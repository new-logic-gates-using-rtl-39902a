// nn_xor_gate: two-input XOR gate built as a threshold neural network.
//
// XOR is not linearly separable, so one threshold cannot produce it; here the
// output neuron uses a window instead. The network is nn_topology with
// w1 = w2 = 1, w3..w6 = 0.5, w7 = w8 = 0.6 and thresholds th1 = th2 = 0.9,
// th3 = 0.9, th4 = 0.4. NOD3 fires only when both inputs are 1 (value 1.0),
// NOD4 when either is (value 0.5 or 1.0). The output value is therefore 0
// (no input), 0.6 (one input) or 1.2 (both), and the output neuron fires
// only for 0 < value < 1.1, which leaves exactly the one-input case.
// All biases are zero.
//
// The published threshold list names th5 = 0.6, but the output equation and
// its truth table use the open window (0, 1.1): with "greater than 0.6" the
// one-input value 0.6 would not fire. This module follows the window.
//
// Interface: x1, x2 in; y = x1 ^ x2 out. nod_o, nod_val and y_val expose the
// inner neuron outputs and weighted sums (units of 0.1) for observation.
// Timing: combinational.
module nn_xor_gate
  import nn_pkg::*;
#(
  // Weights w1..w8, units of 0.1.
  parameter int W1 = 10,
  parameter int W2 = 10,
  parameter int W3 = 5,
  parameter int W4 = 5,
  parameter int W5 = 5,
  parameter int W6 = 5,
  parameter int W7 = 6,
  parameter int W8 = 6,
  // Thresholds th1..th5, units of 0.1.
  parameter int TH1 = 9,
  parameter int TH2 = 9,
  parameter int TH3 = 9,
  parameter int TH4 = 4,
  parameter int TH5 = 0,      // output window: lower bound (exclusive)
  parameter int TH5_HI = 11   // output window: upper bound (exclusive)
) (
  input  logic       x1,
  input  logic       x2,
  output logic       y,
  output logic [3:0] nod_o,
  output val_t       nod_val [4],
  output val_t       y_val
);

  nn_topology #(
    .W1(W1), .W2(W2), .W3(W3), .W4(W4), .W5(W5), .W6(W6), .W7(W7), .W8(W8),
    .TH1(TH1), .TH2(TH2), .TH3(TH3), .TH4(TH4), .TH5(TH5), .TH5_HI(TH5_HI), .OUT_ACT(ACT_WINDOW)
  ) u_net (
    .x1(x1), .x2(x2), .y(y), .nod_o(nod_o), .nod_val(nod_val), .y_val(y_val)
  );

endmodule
————————
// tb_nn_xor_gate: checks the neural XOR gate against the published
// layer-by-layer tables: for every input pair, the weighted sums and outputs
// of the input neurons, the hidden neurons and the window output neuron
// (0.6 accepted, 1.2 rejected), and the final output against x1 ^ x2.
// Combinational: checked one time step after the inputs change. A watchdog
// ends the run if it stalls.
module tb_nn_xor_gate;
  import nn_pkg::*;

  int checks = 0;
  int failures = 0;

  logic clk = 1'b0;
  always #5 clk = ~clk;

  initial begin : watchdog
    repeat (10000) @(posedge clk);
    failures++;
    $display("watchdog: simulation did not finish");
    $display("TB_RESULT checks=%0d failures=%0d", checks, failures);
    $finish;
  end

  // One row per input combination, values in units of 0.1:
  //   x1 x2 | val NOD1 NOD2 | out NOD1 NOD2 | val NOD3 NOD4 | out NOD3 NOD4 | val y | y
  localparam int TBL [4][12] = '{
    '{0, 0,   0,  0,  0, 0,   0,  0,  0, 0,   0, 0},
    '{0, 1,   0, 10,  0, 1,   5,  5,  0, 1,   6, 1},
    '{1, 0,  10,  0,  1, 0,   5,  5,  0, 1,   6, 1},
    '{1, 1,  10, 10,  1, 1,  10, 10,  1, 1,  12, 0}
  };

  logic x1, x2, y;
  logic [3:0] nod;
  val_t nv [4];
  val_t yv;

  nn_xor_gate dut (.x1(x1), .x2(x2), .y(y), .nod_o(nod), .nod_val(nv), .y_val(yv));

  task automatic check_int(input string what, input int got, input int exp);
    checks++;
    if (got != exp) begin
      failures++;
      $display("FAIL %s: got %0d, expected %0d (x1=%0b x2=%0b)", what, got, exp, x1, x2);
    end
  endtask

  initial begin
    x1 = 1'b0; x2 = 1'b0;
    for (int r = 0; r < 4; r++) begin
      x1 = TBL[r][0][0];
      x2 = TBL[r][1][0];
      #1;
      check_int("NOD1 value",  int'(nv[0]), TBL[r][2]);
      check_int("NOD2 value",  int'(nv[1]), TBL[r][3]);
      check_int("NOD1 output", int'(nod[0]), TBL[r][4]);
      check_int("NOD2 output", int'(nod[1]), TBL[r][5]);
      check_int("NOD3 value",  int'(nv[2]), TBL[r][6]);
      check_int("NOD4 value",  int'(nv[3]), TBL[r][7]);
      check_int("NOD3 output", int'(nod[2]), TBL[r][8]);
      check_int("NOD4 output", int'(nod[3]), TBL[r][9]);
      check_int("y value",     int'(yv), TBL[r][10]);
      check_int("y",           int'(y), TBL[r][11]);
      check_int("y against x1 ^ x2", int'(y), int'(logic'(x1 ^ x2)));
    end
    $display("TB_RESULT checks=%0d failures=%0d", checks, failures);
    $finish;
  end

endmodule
————————
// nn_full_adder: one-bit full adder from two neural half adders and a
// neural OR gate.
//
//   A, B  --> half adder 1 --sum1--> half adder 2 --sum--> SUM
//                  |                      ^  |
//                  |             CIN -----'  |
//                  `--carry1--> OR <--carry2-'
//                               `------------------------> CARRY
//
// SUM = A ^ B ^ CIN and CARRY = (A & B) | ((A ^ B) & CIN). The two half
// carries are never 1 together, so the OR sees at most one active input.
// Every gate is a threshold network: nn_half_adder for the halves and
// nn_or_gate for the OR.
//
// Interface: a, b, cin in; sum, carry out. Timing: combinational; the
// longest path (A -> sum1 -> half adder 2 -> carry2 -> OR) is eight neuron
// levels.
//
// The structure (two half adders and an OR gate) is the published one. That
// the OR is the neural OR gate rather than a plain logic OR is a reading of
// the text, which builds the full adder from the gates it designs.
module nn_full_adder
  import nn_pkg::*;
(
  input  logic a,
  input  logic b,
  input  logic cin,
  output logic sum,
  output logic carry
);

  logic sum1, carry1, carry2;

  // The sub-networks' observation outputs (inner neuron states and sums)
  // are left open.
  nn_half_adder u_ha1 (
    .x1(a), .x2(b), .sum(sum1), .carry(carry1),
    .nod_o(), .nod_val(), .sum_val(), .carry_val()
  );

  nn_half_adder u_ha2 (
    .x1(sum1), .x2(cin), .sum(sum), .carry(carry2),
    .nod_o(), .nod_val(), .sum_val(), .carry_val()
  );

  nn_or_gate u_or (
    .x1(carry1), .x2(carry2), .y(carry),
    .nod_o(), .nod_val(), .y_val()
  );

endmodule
————————
● **Exercise directions**: Looking only at the data above, say how many of its lines contain the string "display", and nothing more.

● **Response to the exercise**: 4